# How to relocate my valve box?



## chuck2112 (Aug 26, 2011)

I'm getting ready to have pavers put in my backyard and need to move my valve box about 25' from where it is now. I plan to put it along the side of my house where the water pipe that feeds the valves is, so I'm hoping that will make this job easier. There's currently three valves now and want to rezone the system while I'm at it. My question is this...is this a fairly simple job for someone who's handy and has tools? Or is this something best left to a pro?
If I'm able to do this, would someone please give me the general steps on how to do this?

Thanks!


----------



## user1007 (Sep 23, 2009)

As you reposition the valve assembly you want to be sure your backflow prevention and anti-syphon portions of the valves are at the right height.

You can do this since most of the plumbing is going to be about gluing PVC. Have a pro hook up the manifold to the water supply if you are not sure.
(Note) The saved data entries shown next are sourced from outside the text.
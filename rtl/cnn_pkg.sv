// cnn_pkg: sizes, types and small helper functions shared by the CNN face
// recognizer. The network sizes are those of the face recognizer: a 32x32
// 8-bit image, 5x5 small receptive fields that overlap by four pixels, 14x14
// large receptive fields (one per last-layer simple cell) at a stride of two,
// five one-port BRAM buffers of 32 partitions x 32 bytes, 20 processing
// elements in five groups of four, layer C1 = 4x4 windows with two pixels of
// overlap on 4 planes, S2 = 4x4x4 fields with 16 features, C2 = 4x4 windows with
// two pixels of overlap on 16 planes. Accumulator width, output scaling and
// the layer-phase encoding are this design's own choices.
package cnn_pkg;

  localparam int PIX_W        = 8;   // pixel and activation width
  localparam int IMG_SIDE     = 32;  // image is IMG_SIDE x IMG_SIDE, row order
  localparam int IMG_AW       = 10;  // image RAM address width
  localparam int SRF          = 5;   // small receptive field side
  localparam int SRF_LEN      = 25;  // pixels per small receptive field vector
  localparam int N_SRF_SIDE   = 10;  // small fields per side of a large field
  localparam int LRF_SIDE     = 14;  // large receptive field side
  localparam int LRF_STRIDE   = 2;   // step between large fields
  localparam int N_LRF_SIDE   = 10;  // large fields per image side
  localparam int N_BRAM       = 5;   // one-port BRAM buffers
  localparam int PART_BYTES   = 32;  // bytes per BRAM partition
  localparam int N_PART       = 32;  // partitions per one-port BRAM
  localparam int BRAM_AW      = 10;  // one-port BRAM address width (1 KiB)
  localparam int VEC_PER_BRAM = 20;  // small field vectors held per BRAM
  localparam int S1_FEAT      = 4;   // S1 features (PEs per BRAM)
  localparam int N_PE         = N_BRAM * S1_FEAT;  // 20 processing elements
  localparam int C1_WIN       = 4;   // C1 window side
  localparam int C1_STRIDE    = 2;
  localparam int C1_SIDE      = 4;   // C1 plane side inside one large field
  localparam int S2_FEAT      = 16;  // S2 features
  localparam int S2_LEN       = S1_FEAT * C1_SIDE * C1_SIDE;  // 64 inputs per S2 cell
  localparam int C2_WIN       = 4;
  localparam int C2_STRIDE    = 2;
  localparam int C2_SIDE      = 4;   // recognition code is C2_SIDE x C2_SIDE x S2_FEAT
  localparam int CODE_LEN     = S2_FEAT * C2_SIDE * C2_SIDE;  // 256
  localparam int ACC_W        = 16;  // PE accumulator width (64 x 255 fits)
  localparam int S1_SHIFT     = 5;   // S1 distance (<= 6375) scaled into 8 bits
  localparam int S2_SHIFT     = 6;   // S2 distance (<= 16320) scaled into 8 bits

  typedef logic [PIX_W-1:0]   pix_t;
  typedef logic [BRAM_AW-1:0] baddr_t;
  typedef logic [IMG_AW-1:0]  iaddr_t;
  typedef logic [ACC_W-1:0]   acc_t;

  // Layer currently streamed through the PEs (PH_SEG: BRAMs belong to the SU).
  typedef enum logic [2:0] {
    PH_IDLE = 3'd0,
    PH_SEG  = 3'd1,
    PH_S1   = 3'd2,
    PH_C1   = 3'd3,
    PH_S2   = 3'd4,
    PH_C2   = 3'd5
  } phase_e;

  // PE operation: Manhattan distance (simple cells) or window minimum (complex cells).
  typedef enum logic {PE_DIST = 1'b0, PE_MIN = 1'b1} pe_mode_e;

  // Right shift with saturation to an 8-bit activation.
  function automatic pix_t scale_sat(input acc_t acc, input int unsigned sh);
    acc_t s;
    s = acc >> sh;
    return (s > acc_t'(255)) ? pix_t'(255) : s[PIX_W-1:0];
  endfunction

  // Position (sy*10+sx) inside the large field of the small field vector held
  // in partition `slot` of BRAM `b`, for segmentation method 1 or 2.
  //   method 1: BRAM b holds vectors 20*b .. 20*b+19 in row order.
  //   method 2: BRAM b holds the fields of columns b and b+5; slot = 2*row + half.
  function automatic logic [6:0] win_of(input int unsigned method,
                                        input int unsigned b,
                                        input int unsigned slot);
    logic [6:0] v;
    if (method == 1) v = 7'(b * VEC_PER_BRAM + slot);
    else             v = 7'((slot / 2) * N_SRF_SIDE + (slot % 2) * N_BRAM + b);
    return v;
  endfunction

endpackage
Now would be a good time to install a shut of valve for the entire sprinkler system. It saves you having to turn all water off if something happens to a sprinkler valve. If you live in a cold climate, think about adding air valves so you can blow the system out in late fall too.

Obviously, you are going to have to tie back into the plumbing for the sprinkler lines. Try to hold bends to a minimum. Obviously, if you need to run plumbing under the pavers, run the plumbing before installing the pavers. 

Without seeing your landscape plot I do not know if it would make sense but sprinkler control valves don't have to be nested together in a manifold, especially if automated. You can plunk them remotely. Just so there is an anti-syphon/backflow valve (can be a single valve) that activates with each remote valve. 

If it is an automated system, you will need to run new LV electrical from the valves to the controller. If it is not automatic? Think about making it so. It will be healthier for the plants since you can water early in the morning and it will, over time, save you some on watering bills.

Convert shrubs and flower beds to drip irrigation if you are rezoning things. Plants will love it and you will be watering in gallons per hour instead of gallons per minute and putting water just where you want it.


----------



## chuck2112 (Aug 26, 2011)

sdsester said:


> As you reposition the valve assembly you want to be sure your backflow prevention and anti-syphon portions of the valves are at the right height.
> 
> You can do this since most of the plumbing is going to be about gluing PVC. Have a pro hook up the manifold to the water supply if you are not sure. Now would be a good time to install a shut of valve for the entire sprinkler system. It saves you having to turn all water off if something happens to a sprinkler valve. If you live in a cold climate, think about adding air valves so you can blow the system out in late fall too.
> 
> ...


Thanks for all the great info. Here's a better description of my yard and current system. I'm in San Diego, so I don't need to worry about freezing, the yard has two levels - most of the backyard is at grade with the valve box (is this called the manifold?) and will have about 1000 sq/ft of grass, a third of the yard is an upslope, up about 15 feet, with trees and shrubs. It's on an automatic timer (timer can control up to 6 zones). I have 3 valves in the valve box and thinking about adding more to make better sense of the zones. I already have a shut off valve.
So here are some of my questions - 
What kind of valve do I use, anti-siphon or one of the many other kinds available? 
Since I have the sloped-high section of my yard, are anti-siphon valves not an option? 
How do I know if I already have a backflow preventer? 
I want to replace spray heads on the sloped hill with drip irrigation where possible, does this factor in the design? 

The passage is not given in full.